Meta has begun another round of mass layoffs, cutting approximately 4,000 jobs to streamline operations.
The workforce reduction, which is part of CEO Mark Zuckerberg’s vision to optimize company functionality, has left employees in shock, especially those who had positive performance ratings last year.
Confusion over performance-based layoffs
Many affected employees reported that they were given an "At or Above Expectations" rating in mid-2024, but during the end-of-year review, their rating was revised to "Meets Most." This sudden downgrade led to their inclusion in the layoff list.

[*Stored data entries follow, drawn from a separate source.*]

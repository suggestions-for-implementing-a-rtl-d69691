// snap_maf: partially overlapped (SNAP-style) IEEE multiply-add-fused unit.
//
// Executes, in IEEE double precision,
//   OP_FMAF: a*b + c  (a*b - c with sub)   rounded as an FMPY then an FADD,
//   OP_FADD: c + d    (c - d with sub),
//   OP_FMPY: a*b.
// The multiplier side (Wallace tree, compound adder, rounding) works while
// the adder side already aligns: instead of waiting for the rounded
// product, the adder side takes the Wallace tree's S and C, cleared below
// the product's ULP, plus the rounding constant r_Mul from the multiplier
// rounding logic. The exponent difference between Ea+Eb-bias and Ec picks
// one of six alignment cases (1: add, X exponent larger; 2: add, c's
// exponent at least as large; 3/5: subtract, X or c larger by at most 2;
// 4/6: subtract, X or c larger by more than 2):
//   far path  (effective addition, or subtraction with |diff| > 2): two
//             right shifters (S or d, C or c), a 4-2 CSA and a compound adder;
//   near path (subtraction with |diff| <= 2): 0..2-bit multiplexer shift,
//             compound adder for |X-c|, LOP-driven left shift.
// For FADD the same shifters carry d and c instead of S and C.
// As in the published SNAP proposal, the fused result equals the IEEE sum
// of the rounded product and c, so it matches a separate multiply and add
// bit for bit; overflow, zeros and NaNs behave as in the two separate IEEE
// operations. Denormal handling (flush to zero), the encodings, and the
// single output register are this design's own choices.
//
// Interface: the operation is taken when in_valid is high; result, flags
// (invalid, overflow, underflow, inexact), path_case (alignment case 1..6, 0 for
// FMPY and special operands) and near_used appear with out_valid one clock
// later. One operation per clock; the datapath itself is combinational
// between the input and the output register. Reset is active low.
module snap_maf
  import snap_pkg::*;
(
  input  logic        clk,
  input  logic        rst_n,
  input  logic        in_valid,
  input  op_e         op,
  input  logic        sub,
  input  rmode_e      rm,
  input  logic [63:0] a,
  input  logic [63:0] b,
  input  logic [63:0] c,
  input  logic [63:0] d,
  output logic        out_valid,
  output logic [63:0] result,
  output fflags_t     flags,
  output logic [2:0]  path_case,
  output logic        near_used
);
  fp64_t fa, fb, fc, fd;

  // Multiplier side.
  logic [PROD_W-1:0]      ps, pc;
  logic                   sp, povf, pinexact;
  logic [SIG_W-1:0]       psig;
  logic [1:0]             pexp_inc, rmul;
  logic signed [XE_W-1:0] eab, pexp;

  // Special cases.
  logic                   is_special, x_maxfin;
  logic [63:0]            spec_res;
  fflags_t                spec_flags, pflags;

  // Adder side operands: X = product (carry-save) or d, Y = c.
  logic [XT_W-1:0]        xs, xc;
  logic [1:0]             xr;
  logic                   x_ulp_hi, sx, sy, eff_sub;
  logic [SIG_W-1:0]       ysig;
  logic signed [XE_W-1:0] ex, ey, eref, diff;
  logic [SH_W-1:0]        shx, shy;
  logic                   x_tiny, y_tiny, near;
  logic [2:0]             pcase;
  logic [WIN_W-1:0]       xs_al, xc_al, xr_al, y_al;

  logic [SIG_W-1:0]       far_sig, near_sig;
  logic signed [XE_W-1:0] far_exp, near_exp;
  logic                   far_inexact, near_inexact, near_sign, near_zero, far_sign;

  src_e                   src;
  logic [63:0]            res_d;
  fflags_t                flags_d;

  assign fa = a;
  assign fb = b;
  assign fc = c;
  assign fd = d;

  // ---- multiplier side -------------------------------------------------
  wallace_tree #(.N(SIG_W)) u_tree (
    .a(sig_of(fa)), .b(sig_of(fb)), .s(ps), .c(pc)
  );

  assign sp = fa.sign ^ fb.sign;

  mul_round u_mround (
    .s(ps), .c(pc), .sign(sp), .rm(rm),
    .sig_r(psig), .exp_inc(pexp_inc), .ovf(povf), .rmul(rmul), .inexact(pinexact)
  );

  always_comb begin
    eab  = XE_W'(fa.exp) + XE_W'(fb.exp) - XE_W'(BIAS);
    pexp = eab + XE_W'(pexp_inc);
  end

  special_case u_spec (
    .op(op), .a(fa), .b(fb), .c(fc), .d(fd), .sub(sub), .rm(rm),
    .prod_exp(pexp), .prod_sig(psig), .prod_inexact(pinexact),
    .is_special(is_special), .res(spec_res), .flags(spec_flags),
    .pflags(pflags), .x_maxfin(x_maxfin)
  );

  // ---- adder side operand selection ------------------------------------
  always_comb begin
    ysig = sig_of(fc);
    ey   = XE_W'(fc.exp);
    sy   = fc.sign ^ (sub && op == OP_FMAF);
    if (op == OP_FADD) begin
      xs = {1'b0, sig_of(fd)}; xc = '0; xr = '0; x_ulp_hi = 1'b0;
      ex = XE_W'(fd.exp);      sx = fd.sign ^ sub;
    end else if (x_maxfin) begin
      xs = {1'b0, {SIG_W{1'b1}}}; xc = '0; xr = '0; x_ulp_hi = 1'b0;
      ex = XE_W'(2046);           sx = sp;
    end else begin
      xs = ps[PROD_W-1 -: XT_W]; xc = pc[PROD_W-1 -: XT_W]; xr = rmul;
      x_ulp_hi = povf;           ex = eab;                  sx = sp;
    end
    eff_sub = sx ^ sy;
  end

  exp_diff u_es (
    .ex(ex), .ey(ey), .eff_sub(eff_sub), .eref(eref), .diff(diff),
    .shx(shx), .shy(shy), .x_tiny(x_tiny), .y_tiny(y_tiny),
    .near(near), .path_case(pcase)
  );

  align_shifter u_align (
    .xs(xs), .xc(xc), .xr(xr), .x_ulp_hi(x_ulp_hi), .y(ysig),
    .shx(shx), .shy(shy), .x_tiny(x_tiny), .y_tiny(y_tiny),
    .xs_al(xs_al), .xc_al(xc_al), .xr_al(xr_al), .y_al(y_al)
  );

  assign far_sign = (diff >= 0) ? sx : sy;

  far_path u_far (
    .xs_al(xs_al), .xc_al(xc_al), .xr_al(xr_al), .y_al(y_al),
    .eff_sub(eff_sub), .x_small(diff < 0), .sign(far_sign), .rm(rm), .eref(eref),
    .sig(far_sig), .exp(far_exp), .inexact(far_inexact)
  );

  near_path u_near (
    .xs(xs), .xc(xc), .xr(xr), .x_ulp_hi(x_ulp_hi), .y(ysig), .diff(diff),
    .sx(sx), .sy(sy), .rm(rm), .eref(eref),
    .sig(near_sig), .exp(near_exp), .sign(near_sign), .zero(near_zero),
    .inexact(near_inexact)
  );

  // ---- 53b MUX ----------------------------------------------------------
  always_comb begin
    if (is_special)         src = SRC_SPEC;
    else if (op == OP_FMPY) src = SRC_PROD;
    else if (near)          src = SRC_NEAR;
    else                    src = SRC_FAR;
  end

  result_mux u_mux (
    .src(src), .rm(rm),
    .far_sign(far_sign), .far_sig(far_sig), .far_exp(far_exp), .far_inexact(far_inexact),
    .near_sign(near_sign), .near_sig(near_sig), .near_exp(near_exp),
    .near_inexact(near_inexact), .near_zero(near_zero),
    .prod_sign(sp), .prod_sig(psig), .prod_exp(pexp),
    .spec_res(spec_res), .spec_flags(spec_flags), .pflags(pflags),
    .res(res_d), .flags(flags_d)
  );

  // ---- output register -------------------------------------------------
  always_ff @(posedge clk or negedge rst_n) begin
    if (!rst_n) begin
      out_valid <= 1'b0;
      result    <= '0;
      flags     <= '0;
      path_case <= '0;
      near_used <= 1'b0;
    end else begin
      out_valid <= in_valid;
      if (in_valid) begin
        result    <= res_d;
        flags     <= flags_d;
        path_case <= (src == SRC_NEAR || src == SRC_FAR) ? pcase : 3'd0;
        near_used <= src == SRC_NEAR;
      end
    end
  end
endmodule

Meta had previously announced its plan to cut 5% of its workforce, primarily targeting the lowest-performing workers.
Who is affected?
Employees from Asia, Africa, and parts of Europe will receive layoff notices between February 11 and February 18. Workers in Italy, France, Germany, and the Netherlands are reportedly protected from layoffs due to strict labour laws.
Meta’s shift to AI and VR
Despite the layoffs, Meta is actively hiring machine learning engineers, signalling a strategic shift toward AI and Virtual Reality (VR). This aligns with Zuckerberg’s broader vision of making Meta more AI-driven.
Tech layoffs beyond Meta
Meta is not the only tech giant reducing its workforce; Google has implemented a voluntary exit program for employees in its Android and Pixel teams. Other big tech companies are expected to follow similar workforce reduction strategies in 2025.
What’s next for Meta employees?
With this restructuring, Meta aims to streamline operations while prioritizing AI innovation. However, these layoffs reflect broader trends in the tech industry, as companies reduce headcount while shifting toward automation and emerging technologies.